Stopping at the line that holds "function automatic logic [31:0] x(int r);", repeat the lines below exactly, starting from the very first and including that final line.

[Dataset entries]
•••

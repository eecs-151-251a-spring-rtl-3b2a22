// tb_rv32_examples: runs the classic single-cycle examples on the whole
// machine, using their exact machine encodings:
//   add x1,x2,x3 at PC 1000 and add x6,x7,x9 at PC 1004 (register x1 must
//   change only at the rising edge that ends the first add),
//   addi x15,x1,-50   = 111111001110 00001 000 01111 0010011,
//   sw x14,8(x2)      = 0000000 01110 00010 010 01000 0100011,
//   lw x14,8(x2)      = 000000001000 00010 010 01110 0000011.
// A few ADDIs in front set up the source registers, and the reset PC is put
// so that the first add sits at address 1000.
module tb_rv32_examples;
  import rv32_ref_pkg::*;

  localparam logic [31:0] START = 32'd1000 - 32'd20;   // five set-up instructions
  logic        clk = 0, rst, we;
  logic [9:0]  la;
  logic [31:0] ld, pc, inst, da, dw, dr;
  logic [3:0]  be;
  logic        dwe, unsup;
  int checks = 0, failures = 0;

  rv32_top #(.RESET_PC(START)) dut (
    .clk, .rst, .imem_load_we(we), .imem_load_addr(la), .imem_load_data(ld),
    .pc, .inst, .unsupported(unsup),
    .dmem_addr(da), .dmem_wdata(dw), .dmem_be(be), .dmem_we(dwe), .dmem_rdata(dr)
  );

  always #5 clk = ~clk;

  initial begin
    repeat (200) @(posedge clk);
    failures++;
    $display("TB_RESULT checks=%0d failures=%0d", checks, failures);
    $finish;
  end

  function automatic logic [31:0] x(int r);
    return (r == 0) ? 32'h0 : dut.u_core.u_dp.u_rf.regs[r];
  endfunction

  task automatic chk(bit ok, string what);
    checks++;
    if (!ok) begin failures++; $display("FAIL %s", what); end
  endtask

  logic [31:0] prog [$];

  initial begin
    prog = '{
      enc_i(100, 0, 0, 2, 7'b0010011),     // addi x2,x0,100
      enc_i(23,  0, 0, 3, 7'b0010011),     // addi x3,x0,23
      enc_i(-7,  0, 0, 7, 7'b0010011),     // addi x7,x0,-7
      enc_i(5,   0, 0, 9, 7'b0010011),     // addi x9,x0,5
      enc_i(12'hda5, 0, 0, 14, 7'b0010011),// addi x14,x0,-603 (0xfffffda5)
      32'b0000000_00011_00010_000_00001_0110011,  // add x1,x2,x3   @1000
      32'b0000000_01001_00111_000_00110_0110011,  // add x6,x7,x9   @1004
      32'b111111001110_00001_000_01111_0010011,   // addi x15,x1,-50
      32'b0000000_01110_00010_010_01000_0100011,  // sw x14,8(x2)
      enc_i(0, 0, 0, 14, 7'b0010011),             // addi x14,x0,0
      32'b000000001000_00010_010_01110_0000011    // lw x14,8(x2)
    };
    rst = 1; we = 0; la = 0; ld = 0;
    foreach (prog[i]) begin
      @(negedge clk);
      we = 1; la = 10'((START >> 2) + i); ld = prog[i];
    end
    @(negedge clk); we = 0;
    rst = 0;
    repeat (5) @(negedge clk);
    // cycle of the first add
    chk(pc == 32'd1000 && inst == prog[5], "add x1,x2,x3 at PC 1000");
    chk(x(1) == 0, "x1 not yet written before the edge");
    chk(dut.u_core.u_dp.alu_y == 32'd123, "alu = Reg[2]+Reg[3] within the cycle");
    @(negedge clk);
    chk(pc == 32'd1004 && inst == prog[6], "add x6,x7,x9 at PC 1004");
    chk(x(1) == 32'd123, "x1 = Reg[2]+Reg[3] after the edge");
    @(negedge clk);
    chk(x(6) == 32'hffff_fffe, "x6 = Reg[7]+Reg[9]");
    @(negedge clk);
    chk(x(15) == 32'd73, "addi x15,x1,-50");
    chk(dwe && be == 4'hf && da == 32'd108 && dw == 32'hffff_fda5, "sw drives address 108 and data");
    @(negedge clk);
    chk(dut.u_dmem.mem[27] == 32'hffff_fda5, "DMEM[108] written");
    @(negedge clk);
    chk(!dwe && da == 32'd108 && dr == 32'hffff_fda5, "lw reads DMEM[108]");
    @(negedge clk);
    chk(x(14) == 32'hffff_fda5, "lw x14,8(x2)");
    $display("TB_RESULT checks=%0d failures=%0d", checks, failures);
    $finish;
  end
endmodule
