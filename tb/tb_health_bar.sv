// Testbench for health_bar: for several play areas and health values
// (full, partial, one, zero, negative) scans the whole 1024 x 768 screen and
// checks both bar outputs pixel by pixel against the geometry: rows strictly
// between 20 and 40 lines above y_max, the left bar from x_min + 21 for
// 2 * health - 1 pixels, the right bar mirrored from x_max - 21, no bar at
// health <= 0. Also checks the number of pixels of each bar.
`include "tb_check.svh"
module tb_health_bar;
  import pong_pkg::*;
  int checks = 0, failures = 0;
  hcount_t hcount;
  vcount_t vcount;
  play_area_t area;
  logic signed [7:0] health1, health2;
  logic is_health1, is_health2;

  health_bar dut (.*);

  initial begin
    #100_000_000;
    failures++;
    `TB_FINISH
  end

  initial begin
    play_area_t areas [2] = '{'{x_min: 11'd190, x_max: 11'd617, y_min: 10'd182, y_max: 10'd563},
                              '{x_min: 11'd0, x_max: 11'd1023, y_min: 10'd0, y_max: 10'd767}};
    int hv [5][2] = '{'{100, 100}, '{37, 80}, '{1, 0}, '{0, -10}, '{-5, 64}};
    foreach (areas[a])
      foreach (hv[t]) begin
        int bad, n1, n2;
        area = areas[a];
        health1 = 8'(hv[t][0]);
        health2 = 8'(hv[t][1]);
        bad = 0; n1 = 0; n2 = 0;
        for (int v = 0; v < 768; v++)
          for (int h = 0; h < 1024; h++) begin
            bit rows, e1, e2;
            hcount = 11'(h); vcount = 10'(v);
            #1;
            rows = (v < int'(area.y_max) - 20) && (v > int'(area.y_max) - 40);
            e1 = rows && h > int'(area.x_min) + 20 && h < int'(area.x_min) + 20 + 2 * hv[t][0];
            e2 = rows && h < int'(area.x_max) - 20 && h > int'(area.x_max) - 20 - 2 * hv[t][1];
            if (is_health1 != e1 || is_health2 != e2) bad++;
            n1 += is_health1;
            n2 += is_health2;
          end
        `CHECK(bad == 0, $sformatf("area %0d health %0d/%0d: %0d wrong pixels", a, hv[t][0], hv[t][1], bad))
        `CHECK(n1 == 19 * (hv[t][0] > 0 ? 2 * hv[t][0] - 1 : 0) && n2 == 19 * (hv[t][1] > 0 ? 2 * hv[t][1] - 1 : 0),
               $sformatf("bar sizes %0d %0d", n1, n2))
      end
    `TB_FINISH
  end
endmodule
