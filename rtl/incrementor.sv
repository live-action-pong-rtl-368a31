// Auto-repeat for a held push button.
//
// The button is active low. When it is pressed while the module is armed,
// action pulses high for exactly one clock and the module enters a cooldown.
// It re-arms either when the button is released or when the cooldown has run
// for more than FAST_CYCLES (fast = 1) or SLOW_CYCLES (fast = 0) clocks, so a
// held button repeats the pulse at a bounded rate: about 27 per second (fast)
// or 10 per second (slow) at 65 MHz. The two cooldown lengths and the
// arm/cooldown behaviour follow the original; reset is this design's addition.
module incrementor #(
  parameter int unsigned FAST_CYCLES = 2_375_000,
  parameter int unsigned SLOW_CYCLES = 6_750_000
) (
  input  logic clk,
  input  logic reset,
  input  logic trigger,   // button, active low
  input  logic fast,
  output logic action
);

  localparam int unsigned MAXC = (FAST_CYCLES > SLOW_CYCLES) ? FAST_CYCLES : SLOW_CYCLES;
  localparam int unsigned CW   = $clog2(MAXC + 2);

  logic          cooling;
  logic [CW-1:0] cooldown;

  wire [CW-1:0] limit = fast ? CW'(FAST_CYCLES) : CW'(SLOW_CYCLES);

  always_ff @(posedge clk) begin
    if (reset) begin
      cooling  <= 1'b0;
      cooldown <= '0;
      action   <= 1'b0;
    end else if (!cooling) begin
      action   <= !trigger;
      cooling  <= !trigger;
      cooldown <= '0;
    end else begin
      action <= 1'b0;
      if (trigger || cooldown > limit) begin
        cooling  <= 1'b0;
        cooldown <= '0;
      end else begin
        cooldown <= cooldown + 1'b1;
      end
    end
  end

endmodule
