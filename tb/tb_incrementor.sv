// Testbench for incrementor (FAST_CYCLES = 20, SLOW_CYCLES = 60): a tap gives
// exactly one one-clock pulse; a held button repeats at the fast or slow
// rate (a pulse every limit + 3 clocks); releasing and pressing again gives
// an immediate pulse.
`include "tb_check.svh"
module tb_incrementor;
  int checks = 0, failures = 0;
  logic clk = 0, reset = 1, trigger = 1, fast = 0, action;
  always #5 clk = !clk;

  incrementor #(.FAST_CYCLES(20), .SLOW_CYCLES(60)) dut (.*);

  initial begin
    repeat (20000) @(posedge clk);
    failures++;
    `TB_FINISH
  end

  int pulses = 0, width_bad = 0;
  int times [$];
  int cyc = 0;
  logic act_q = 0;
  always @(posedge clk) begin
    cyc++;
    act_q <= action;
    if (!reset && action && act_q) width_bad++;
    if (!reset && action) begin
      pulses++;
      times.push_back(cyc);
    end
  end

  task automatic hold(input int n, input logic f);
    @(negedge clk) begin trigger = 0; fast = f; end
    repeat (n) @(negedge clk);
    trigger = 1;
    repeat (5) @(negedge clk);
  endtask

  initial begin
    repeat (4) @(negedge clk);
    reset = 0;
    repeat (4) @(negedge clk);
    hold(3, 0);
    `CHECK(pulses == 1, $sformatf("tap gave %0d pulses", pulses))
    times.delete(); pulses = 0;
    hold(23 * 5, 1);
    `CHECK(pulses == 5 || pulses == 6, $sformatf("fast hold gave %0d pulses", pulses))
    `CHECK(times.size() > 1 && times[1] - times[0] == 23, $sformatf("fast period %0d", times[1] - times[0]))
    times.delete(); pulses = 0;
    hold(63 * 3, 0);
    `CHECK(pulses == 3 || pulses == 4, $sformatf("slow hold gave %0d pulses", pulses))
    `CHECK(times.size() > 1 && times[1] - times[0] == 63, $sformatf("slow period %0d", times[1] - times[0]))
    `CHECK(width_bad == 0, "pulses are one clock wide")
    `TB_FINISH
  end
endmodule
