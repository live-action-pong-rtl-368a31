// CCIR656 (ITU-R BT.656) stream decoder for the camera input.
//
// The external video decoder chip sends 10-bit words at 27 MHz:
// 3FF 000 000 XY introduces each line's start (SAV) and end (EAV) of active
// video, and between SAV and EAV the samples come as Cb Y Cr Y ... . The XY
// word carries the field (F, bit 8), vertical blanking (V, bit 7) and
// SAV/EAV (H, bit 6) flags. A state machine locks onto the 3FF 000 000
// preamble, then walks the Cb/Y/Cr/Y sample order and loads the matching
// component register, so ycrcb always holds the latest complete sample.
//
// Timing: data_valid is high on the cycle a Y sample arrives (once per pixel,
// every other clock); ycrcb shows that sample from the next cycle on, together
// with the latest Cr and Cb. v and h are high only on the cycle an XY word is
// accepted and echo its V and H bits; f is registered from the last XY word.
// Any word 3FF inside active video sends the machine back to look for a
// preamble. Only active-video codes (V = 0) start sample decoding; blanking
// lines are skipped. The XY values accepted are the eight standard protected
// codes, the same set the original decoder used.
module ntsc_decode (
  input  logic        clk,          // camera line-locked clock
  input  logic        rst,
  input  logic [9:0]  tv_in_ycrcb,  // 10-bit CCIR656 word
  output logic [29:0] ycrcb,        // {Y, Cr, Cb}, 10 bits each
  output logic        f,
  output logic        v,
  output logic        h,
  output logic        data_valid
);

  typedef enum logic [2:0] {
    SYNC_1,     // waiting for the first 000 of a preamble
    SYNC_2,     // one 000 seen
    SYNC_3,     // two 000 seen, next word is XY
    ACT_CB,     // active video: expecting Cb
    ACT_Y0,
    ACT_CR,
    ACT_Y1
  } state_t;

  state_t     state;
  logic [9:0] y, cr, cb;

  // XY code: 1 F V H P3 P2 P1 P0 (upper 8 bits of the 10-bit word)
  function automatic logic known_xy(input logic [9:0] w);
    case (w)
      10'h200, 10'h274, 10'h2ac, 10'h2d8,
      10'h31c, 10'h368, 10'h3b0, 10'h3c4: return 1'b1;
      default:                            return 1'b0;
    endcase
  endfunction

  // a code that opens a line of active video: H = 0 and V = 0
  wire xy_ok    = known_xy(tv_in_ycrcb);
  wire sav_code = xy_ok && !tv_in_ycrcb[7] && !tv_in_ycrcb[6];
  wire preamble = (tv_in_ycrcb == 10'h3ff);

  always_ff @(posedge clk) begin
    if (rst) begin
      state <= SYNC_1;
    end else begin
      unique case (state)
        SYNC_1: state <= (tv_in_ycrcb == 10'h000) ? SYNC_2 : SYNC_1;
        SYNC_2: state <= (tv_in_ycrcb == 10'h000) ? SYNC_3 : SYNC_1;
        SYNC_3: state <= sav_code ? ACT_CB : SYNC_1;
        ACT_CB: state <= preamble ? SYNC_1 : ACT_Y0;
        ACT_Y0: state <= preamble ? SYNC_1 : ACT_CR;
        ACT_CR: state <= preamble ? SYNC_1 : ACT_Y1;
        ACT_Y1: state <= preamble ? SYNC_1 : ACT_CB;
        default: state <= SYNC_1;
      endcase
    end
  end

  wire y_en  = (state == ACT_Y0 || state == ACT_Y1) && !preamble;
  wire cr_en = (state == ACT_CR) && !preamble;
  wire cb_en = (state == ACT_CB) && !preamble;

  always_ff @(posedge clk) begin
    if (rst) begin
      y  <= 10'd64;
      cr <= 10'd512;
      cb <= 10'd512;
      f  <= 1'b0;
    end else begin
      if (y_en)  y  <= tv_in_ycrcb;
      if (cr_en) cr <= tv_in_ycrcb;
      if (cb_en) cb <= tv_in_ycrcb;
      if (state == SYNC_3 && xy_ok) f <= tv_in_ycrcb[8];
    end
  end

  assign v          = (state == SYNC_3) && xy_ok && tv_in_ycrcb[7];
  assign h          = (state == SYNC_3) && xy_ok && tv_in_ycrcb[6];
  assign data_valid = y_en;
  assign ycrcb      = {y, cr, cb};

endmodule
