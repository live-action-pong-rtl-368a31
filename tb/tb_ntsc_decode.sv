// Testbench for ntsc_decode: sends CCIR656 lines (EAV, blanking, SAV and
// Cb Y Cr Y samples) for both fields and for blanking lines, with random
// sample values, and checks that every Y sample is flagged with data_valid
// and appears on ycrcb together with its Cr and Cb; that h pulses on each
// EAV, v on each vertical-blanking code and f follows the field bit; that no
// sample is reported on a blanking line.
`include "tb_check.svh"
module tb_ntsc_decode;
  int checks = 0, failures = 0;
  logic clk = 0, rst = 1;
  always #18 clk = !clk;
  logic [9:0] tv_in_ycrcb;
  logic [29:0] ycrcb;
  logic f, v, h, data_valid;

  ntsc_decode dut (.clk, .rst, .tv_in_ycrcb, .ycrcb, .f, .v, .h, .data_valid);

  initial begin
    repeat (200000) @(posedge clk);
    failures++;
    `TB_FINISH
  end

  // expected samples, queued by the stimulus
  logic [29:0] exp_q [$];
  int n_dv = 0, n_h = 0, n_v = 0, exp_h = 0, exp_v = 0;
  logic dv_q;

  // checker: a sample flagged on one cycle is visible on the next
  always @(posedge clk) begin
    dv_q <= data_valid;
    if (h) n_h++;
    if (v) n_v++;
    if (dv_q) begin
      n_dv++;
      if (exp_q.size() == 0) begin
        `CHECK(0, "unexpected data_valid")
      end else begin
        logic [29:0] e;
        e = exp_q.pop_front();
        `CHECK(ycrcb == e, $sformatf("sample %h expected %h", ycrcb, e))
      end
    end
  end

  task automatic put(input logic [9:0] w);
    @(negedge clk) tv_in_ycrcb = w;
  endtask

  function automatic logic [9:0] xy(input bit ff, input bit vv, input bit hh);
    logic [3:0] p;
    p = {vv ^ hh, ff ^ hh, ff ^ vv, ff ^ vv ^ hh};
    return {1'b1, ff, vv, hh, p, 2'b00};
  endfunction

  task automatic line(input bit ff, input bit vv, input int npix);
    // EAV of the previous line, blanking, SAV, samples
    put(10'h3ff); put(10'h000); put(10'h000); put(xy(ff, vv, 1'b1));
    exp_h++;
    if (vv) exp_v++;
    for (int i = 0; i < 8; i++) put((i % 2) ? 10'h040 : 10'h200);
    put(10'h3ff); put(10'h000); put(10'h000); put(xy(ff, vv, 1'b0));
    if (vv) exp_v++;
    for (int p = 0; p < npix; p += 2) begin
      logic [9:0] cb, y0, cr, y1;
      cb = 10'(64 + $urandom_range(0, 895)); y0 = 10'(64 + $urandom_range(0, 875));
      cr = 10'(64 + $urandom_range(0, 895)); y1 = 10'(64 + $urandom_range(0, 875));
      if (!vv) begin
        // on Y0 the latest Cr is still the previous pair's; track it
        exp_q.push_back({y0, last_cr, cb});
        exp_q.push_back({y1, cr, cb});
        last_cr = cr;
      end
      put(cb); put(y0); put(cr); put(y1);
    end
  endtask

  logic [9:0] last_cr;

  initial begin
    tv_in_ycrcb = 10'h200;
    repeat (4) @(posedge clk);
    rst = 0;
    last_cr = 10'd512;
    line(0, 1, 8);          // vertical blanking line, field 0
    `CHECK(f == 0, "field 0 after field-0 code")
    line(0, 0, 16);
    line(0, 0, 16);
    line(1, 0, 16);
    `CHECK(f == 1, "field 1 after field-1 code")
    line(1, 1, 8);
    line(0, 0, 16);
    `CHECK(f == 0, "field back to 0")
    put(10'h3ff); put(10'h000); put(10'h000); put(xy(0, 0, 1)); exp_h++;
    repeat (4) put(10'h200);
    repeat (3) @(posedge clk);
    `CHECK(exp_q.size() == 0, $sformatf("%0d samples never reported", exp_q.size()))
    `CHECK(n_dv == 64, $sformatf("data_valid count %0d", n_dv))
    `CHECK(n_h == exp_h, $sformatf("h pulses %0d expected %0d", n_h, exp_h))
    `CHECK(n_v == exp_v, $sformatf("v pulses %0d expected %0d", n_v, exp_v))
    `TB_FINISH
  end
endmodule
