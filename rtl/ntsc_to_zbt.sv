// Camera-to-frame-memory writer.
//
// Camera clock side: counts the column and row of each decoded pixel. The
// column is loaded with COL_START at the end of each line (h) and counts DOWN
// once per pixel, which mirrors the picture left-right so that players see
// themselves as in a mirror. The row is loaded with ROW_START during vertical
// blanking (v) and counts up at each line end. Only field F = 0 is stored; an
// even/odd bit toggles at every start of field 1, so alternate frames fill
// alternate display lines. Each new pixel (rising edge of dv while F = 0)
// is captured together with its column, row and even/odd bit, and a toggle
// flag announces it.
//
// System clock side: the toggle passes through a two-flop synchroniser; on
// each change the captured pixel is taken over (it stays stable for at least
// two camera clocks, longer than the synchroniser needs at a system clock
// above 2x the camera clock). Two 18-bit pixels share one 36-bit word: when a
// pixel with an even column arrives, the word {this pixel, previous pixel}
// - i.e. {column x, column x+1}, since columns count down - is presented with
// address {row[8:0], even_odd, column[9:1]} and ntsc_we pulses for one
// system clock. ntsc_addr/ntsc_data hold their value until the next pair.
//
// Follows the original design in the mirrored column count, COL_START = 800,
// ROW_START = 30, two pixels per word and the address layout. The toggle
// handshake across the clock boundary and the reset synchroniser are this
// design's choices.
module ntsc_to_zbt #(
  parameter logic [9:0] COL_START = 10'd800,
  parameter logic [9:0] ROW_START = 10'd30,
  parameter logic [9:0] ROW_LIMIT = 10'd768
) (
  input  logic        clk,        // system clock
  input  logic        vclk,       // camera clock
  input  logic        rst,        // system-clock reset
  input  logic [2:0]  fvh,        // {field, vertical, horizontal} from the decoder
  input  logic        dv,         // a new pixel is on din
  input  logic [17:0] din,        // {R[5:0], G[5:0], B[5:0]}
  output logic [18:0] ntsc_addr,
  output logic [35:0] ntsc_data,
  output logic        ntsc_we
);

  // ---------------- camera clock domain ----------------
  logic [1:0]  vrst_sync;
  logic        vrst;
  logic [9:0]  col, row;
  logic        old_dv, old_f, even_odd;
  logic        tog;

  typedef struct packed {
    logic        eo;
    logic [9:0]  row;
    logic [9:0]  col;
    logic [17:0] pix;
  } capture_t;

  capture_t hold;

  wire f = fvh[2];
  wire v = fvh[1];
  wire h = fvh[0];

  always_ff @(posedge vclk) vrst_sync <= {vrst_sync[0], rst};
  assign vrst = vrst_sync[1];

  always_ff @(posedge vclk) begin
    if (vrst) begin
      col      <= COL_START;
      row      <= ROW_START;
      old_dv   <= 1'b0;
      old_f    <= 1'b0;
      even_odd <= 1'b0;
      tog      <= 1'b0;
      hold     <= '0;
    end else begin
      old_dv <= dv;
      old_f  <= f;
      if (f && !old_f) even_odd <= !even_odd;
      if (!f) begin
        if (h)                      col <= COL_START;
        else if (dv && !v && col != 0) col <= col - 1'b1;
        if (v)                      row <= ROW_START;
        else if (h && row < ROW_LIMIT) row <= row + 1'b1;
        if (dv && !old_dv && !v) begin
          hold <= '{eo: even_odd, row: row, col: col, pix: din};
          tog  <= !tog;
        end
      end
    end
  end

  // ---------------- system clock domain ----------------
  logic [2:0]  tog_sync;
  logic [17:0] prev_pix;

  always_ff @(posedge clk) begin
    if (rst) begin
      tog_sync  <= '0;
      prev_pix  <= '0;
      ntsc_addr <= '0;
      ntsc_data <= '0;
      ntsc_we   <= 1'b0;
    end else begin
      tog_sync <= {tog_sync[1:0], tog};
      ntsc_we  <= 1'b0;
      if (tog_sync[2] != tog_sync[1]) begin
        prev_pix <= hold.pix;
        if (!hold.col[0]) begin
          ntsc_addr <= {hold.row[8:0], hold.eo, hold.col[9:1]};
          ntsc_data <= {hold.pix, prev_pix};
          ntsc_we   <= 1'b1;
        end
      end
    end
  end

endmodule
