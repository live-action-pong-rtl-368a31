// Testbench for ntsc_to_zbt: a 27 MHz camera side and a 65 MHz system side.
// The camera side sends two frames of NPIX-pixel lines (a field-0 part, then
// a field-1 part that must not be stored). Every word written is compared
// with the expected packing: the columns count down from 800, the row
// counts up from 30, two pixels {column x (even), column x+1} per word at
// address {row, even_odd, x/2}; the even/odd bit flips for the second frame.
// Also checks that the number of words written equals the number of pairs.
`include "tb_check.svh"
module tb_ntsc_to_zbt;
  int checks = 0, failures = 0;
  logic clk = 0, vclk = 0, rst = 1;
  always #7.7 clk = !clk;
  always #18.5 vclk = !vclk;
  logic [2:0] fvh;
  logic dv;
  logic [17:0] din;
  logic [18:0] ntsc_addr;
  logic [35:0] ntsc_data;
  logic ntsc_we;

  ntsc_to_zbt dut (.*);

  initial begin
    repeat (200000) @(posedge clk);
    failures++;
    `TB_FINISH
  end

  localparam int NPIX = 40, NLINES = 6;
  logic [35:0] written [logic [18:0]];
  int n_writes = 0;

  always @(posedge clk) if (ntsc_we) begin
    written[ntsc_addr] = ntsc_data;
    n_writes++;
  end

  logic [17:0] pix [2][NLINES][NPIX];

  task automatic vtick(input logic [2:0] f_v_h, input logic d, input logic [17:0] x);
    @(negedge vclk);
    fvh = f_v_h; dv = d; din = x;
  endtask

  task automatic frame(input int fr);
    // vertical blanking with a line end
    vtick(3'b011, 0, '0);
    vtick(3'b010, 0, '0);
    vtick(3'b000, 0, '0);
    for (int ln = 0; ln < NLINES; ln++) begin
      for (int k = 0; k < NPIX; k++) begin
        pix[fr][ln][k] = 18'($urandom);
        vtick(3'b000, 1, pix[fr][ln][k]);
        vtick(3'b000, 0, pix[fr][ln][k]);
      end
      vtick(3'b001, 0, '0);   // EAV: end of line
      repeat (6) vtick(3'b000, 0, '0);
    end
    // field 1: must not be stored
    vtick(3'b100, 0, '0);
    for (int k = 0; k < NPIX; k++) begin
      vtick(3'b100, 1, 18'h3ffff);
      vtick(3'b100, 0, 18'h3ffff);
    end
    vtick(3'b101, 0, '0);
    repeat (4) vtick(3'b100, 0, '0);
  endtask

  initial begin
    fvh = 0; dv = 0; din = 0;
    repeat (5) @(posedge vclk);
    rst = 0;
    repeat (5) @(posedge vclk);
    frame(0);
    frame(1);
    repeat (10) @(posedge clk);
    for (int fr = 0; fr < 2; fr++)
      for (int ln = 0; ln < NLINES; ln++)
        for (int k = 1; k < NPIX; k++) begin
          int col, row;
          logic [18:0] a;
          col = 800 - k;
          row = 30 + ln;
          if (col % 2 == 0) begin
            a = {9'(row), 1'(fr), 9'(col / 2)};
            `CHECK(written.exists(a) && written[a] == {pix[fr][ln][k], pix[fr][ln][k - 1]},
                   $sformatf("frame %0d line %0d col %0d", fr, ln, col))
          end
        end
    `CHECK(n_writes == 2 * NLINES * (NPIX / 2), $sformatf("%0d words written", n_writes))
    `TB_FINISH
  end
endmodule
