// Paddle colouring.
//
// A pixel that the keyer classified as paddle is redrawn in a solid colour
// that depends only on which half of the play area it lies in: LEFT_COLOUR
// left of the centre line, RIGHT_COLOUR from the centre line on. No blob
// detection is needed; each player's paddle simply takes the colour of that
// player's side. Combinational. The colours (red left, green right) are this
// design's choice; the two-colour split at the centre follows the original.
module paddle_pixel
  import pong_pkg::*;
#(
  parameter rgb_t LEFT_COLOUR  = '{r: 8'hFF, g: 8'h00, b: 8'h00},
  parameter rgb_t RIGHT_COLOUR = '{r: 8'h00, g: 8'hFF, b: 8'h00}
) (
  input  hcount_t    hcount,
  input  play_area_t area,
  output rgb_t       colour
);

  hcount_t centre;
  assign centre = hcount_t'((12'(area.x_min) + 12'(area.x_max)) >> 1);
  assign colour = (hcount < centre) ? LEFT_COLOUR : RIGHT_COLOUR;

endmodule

•••

[The completed task]
repository eecs-151-251a-spring-rtl-3b2a22
// tb_rv32_examples: runs the classic single-cycle examples on the whole
// machine, using their exact machine encodings:
//   add x1,x2,x3 at PC 1000 and add x6,x7,x9 at PC 1004 (register x1 must
//   change only at the rising edge that ends the first add),
//   addi x15,x1,-50   = 111111001110 00001 000 01111 0010011,
//   sw x14,8(x2)      = 0000000 01110 00010 010 01000 0100011,
//   lw x14,8(x2)      = 000000001000 00010 010 01110 0000011.
// A few ADDIs in front set up the source registers, and the reset PC is put
// so that the first add sits at address 1000.
module tb_rv32_examples;
  import rv32_ref_pkg::*;

  localparam logic [31:0] START = 32'd1000 - 32'd20;   // five set-up instructions
  logic        clk = 0, rst, we;
  logic [9:0]  la;
  logic [31:0] ld, pc, inst, da, dw, dr;
  logic [3:0]  be;
  logic        dwe, unsup;
  int checks = 0, failures = 0;

  rv32_top #(.RESET_PC(START)) dut (
    .clk, .rst, .imem_load_we(we), .imem_load_addr(la), .imem_load_data(ld),
    .pc, .inst, .unsupported(unsup),
    .dmem_addr(da), .dmem_wdata(dw), .dmem_be(be), .dmem_we(dwe), .dmem_rdata(dr)
  );

  always #5 clk = ~clk;

  initial begin
    repeat (200) @(posedge clk);
    failures++;
    $display("TB_RESULT checks=%0d failures=%0d", checks, failures);
    $finish;
  end

  function automatic logic [31:0] x(int r);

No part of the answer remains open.